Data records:
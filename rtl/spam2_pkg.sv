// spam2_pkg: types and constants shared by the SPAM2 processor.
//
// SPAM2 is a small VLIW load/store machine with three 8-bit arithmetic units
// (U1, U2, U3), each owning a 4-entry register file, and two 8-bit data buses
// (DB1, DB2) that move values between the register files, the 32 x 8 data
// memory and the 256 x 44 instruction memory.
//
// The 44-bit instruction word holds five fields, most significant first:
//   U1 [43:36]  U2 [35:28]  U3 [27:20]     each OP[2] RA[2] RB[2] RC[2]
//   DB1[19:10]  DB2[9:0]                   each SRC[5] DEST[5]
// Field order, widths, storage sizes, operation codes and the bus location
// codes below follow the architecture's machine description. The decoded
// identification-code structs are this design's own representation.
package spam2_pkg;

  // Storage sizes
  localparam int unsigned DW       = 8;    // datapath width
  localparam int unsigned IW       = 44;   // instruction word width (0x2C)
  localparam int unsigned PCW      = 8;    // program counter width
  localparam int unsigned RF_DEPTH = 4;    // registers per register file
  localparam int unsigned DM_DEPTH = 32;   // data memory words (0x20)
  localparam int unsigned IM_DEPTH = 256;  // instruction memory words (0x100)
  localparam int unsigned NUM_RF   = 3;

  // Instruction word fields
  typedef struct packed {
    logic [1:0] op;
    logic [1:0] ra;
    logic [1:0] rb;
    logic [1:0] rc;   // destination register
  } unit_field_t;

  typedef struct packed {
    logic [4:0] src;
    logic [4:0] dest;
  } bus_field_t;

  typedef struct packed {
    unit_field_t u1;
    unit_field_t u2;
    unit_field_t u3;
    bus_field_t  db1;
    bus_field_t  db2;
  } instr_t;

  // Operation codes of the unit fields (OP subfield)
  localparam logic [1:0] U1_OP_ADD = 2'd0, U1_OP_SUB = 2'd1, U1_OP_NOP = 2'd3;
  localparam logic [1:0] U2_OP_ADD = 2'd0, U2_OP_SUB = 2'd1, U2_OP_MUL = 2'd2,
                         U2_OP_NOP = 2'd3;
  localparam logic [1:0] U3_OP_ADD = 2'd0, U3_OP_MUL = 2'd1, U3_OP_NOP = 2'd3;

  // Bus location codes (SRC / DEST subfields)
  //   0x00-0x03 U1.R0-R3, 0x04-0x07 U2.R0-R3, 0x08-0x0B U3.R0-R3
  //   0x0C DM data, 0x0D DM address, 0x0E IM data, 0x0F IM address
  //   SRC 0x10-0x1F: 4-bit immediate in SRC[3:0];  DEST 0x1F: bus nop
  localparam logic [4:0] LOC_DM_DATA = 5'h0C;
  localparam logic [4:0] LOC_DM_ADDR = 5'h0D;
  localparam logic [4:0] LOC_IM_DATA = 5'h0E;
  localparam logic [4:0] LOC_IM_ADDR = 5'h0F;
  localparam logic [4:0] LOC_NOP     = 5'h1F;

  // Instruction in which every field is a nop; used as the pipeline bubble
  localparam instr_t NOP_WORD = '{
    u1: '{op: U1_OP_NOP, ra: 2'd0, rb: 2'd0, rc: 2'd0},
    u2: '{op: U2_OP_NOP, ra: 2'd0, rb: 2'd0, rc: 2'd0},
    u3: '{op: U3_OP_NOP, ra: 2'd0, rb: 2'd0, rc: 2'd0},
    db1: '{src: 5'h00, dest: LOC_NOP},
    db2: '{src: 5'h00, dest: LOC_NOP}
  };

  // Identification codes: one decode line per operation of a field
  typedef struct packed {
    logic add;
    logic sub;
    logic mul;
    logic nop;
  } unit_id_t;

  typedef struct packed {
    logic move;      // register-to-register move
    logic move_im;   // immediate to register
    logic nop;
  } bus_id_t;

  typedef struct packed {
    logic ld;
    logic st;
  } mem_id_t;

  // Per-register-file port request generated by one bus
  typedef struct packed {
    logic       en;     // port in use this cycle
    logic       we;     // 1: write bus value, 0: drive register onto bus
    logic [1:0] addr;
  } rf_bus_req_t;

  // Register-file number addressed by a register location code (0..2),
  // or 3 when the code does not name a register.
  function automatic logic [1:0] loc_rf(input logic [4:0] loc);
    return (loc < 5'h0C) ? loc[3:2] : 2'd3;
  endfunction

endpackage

==

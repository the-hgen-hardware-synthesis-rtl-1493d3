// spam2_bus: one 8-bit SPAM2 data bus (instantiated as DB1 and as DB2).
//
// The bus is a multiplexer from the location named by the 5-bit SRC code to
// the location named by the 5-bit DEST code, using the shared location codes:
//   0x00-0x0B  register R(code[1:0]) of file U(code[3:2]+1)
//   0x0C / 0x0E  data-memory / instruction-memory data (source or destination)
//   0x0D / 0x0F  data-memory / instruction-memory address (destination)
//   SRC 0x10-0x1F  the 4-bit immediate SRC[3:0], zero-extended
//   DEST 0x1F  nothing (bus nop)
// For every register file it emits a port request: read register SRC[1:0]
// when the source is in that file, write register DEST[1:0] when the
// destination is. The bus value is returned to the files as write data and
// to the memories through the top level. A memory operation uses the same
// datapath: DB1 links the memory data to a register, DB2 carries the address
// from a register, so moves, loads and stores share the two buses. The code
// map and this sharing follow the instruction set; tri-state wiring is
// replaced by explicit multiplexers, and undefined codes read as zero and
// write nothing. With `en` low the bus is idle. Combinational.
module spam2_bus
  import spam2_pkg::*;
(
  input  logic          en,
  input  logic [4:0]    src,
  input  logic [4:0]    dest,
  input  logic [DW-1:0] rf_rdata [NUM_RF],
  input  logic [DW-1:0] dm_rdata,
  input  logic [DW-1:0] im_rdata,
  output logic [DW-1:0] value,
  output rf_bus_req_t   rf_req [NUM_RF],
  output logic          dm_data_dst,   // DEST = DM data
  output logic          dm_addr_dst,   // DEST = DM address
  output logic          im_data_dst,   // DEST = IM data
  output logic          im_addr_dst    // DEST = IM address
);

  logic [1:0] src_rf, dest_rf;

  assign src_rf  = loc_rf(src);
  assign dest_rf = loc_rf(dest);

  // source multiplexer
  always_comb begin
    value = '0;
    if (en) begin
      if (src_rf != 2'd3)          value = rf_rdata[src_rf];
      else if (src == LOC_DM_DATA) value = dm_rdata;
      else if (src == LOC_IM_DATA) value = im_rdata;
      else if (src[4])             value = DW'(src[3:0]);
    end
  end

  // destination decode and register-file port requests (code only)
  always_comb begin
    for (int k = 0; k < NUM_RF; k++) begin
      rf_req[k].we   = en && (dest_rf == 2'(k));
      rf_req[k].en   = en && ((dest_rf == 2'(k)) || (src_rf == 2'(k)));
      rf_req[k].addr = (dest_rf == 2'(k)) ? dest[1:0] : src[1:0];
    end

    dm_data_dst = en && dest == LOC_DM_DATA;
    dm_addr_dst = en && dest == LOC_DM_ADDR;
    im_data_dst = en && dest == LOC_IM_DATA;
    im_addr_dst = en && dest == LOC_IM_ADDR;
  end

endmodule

**Exercise goal**. Nothing should appear in the answer except the lines above from the line with "DEST = IM data" through the line with "dm_addr_dst = en && dest == LOC_DM_ADDR;", both included, written out exactly.

**Solution for this task**.
  output logic          im_data_dst,   // DEST = IM data
  output logic          im_addr_dst    // DEST = IM address
);

  logic [1:0] src_rf, dest_rf;

  assign src_rf  = loc_rf(src);
  assign dest_rf = loc_rf(dest);

  // source multiplexer
  always_comb begin
    value = '0;
    if (en) begin
      if (src_rf != 2'd3)          value = rf_rdata[src_rf];
      else if (src == LOC_DM_DATA) value = dm_rdata;
      else if (src == LOC_IM_DATA) value = im_rdata;
      else if (src[4])             value = DW'(src[3:0]);
    end
  end

  // destination decode and register-file port requests (code only)
  always_comb begin
    for (int k = 0; k < NUM_RF; k++) begin
      rf_req[k].we   = en && (dest_rf == 2'(k));
      rf_req[k].en   = en && ((dest_rf == 2'(k)) || (src_rf == 2'(k)));
      rf_req[k].addr = (dest_rf == 2'(k)) ? dest[1:0] : src[1:0];
    end

    dm_data_dst = en && dest == LOC_DM_DATA;
    dm_addr_dst = en && dest == LOC_DM_ADDR;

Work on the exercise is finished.